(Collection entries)
BEGIN
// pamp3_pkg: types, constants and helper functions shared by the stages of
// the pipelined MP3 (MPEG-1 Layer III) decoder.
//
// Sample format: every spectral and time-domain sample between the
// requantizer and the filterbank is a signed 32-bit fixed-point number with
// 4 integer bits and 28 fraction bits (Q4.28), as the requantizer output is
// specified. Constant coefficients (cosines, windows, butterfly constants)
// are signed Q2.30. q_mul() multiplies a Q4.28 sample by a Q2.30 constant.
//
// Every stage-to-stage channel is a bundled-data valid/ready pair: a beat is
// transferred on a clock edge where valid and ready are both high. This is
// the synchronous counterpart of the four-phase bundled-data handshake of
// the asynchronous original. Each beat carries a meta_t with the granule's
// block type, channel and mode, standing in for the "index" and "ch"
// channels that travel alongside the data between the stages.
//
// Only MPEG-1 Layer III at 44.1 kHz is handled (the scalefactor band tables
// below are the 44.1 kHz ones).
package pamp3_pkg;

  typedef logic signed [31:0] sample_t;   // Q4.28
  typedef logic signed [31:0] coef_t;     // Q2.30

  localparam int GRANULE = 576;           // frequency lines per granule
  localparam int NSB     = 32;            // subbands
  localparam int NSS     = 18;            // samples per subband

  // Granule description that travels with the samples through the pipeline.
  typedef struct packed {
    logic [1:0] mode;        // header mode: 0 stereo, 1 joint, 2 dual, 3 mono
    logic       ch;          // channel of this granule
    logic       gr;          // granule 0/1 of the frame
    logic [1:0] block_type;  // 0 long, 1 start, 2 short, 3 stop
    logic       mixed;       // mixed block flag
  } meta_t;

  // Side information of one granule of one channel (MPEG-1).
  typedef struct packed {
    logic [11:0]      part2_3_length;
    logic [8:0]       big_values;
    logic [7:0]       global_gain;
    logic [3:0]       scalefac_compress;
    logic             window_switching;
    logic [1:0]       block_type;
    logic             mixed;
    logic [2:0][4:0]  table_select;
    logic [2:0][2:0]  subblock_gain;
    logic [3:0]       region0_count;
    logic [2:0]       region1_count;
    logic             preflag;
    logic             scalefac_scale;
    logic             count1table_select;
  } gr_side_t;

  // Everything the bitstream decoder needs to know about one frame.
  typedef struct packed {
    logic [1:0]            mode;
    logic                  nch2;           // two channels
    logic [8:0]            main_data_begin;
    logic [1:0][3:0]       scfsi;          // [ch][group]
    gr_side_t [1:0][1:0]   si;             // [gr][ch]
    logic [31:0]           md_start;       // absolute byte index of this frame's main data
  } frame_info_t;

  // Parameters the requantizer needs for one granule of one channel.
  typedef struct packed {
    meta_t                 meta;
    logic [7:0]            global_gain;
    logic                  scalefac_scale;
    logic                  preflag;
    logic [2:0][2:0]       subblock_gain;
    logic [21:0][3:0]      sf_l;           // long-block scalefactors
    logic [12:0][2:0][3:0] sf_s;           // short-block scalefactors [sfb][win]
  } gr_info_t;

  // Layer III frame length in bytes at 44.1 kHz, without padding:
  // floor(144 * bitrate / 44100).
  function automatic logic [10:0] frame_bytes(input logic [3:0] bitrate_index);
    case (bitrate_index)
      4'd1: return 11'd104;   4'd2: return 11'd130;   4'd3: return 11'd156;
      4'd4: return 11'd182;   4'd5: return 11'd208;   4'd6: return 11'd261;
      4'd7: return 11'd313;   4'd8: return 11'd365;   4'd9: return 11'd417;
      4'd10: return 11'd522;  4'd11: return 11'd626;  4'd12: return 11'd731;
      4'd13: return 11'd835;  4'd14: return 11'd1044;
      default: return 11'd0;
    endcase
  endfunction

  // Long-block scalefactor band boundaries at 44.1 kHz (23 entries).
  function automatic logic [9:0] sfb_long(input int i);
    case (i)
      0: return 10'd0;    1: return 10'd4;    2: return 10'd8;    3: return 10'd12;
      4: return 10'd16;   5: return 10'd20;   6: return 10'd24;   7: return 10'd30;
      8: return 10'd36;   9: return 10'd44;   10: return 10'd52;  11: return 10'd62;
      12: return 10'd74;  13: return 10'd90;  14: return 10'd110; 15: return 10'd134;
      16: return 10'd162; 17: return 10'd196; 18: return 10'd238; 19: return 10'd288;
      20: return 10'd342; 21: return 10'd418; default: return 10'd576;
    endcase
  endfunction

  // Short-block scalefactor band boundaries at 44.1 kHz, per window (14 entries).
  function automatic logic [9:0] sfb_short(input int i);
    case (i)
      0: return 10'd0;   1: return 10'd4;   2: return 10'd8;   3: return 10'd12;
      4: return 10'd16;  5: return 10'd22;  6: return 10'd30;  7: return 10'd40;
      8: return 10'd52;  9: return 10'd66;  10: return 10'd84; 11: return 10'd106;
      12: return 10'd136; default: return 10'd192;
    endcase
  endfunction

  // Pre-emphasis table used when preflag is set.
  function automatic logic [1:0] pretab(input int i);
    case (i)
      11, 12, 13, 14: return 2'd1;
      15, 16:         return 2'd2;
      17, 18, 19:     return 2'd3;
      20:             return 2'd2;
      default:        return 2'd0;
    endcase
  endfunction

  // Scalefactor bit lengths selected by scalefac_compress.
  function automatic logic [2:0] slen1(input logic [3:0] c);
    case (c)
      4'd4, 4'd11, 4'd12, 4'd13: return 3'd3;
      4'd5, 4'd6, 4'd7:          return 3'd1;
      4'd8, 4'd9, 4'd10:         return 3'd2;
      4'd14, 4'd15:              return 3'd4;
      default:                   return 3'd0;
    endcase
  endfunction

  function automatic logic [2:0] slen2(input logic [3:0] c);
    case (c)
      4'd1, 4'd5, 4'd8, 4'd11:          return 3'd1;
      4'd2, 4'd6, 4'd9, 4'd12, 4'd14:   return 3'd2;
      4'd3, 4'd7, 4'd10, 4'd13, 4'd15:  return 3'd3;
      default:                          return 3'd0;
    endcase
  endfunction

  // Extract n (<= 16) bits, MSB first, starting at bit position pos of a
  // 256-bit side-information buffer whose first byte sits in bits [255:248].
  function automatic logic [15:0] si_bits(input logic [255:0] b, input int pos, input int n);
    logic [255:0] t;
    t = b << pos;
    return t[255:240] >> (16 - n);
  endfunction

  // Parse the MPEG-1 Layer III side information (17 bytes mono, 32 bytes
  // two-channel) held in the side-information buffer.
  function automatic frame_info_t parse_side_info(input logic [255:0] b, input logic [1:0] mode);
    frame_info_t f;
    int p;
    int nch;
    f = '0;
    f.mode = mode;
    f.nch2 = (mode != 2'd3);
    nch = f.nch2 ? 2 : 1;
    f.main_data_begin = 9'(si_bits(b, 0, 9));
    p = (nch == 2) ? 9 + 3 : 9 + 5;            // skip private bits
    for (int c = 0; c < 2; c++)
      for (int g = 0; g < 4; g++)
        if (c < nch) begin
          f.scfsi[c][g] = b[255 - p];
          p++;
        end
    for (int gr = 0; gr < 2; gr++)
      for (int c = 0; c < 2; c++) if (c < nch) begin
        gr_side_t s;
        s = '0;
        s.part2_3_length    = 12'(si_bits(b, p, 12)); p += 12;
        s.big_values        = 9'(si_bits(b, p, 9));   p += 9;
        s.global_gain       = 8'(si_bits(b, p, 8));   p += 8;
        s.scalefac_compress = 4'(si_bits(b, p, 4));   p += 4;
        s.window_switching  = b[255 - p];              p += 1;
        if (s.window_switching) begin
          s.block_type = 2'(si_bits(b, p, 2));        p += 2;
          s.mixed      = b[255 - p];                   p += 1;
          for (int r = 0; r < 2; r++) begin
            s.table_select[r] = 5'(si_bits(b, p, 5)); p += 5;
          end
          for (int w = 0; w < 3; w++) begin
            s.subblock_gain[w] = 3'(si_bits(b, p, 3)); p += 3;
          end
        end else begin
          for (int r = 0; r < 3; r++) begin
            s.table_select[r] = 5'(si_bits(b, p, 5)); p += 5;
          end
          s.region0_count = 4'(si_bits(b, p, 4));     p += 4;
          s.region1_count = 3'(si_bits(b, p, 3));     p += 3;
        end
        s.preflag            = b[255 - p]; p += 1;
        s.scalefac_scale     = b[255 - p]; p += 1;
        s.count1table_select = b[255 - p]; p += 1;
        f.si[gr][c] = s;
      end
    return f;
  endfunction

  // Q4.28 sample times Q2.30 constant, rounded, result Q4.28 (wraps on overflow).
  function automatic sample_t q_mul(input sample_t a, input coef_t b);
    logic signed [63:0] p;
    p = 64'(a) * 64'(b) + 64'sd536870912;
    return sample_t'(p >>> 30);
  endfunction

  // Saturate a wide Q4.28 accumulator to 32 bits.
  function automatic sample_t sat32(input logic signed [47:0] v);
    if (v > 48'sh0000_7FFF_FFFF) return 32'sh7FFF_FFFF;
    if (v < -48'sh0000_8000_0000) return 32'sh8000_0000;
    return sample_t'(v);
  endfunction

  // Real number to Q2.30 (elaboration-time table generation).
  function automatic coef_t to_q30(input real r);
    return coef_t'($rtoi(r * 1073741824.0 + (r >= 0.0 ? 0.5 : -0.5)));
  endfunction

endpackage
END
*What is required*
Wherever a line in the data above holds "valid", copy that line.

*Answer for the task*
// Every stage-to-stage channel is a bundled-data valid/ready pair: a beat is
// transferred on a clock edge where valid and ready are both high. This is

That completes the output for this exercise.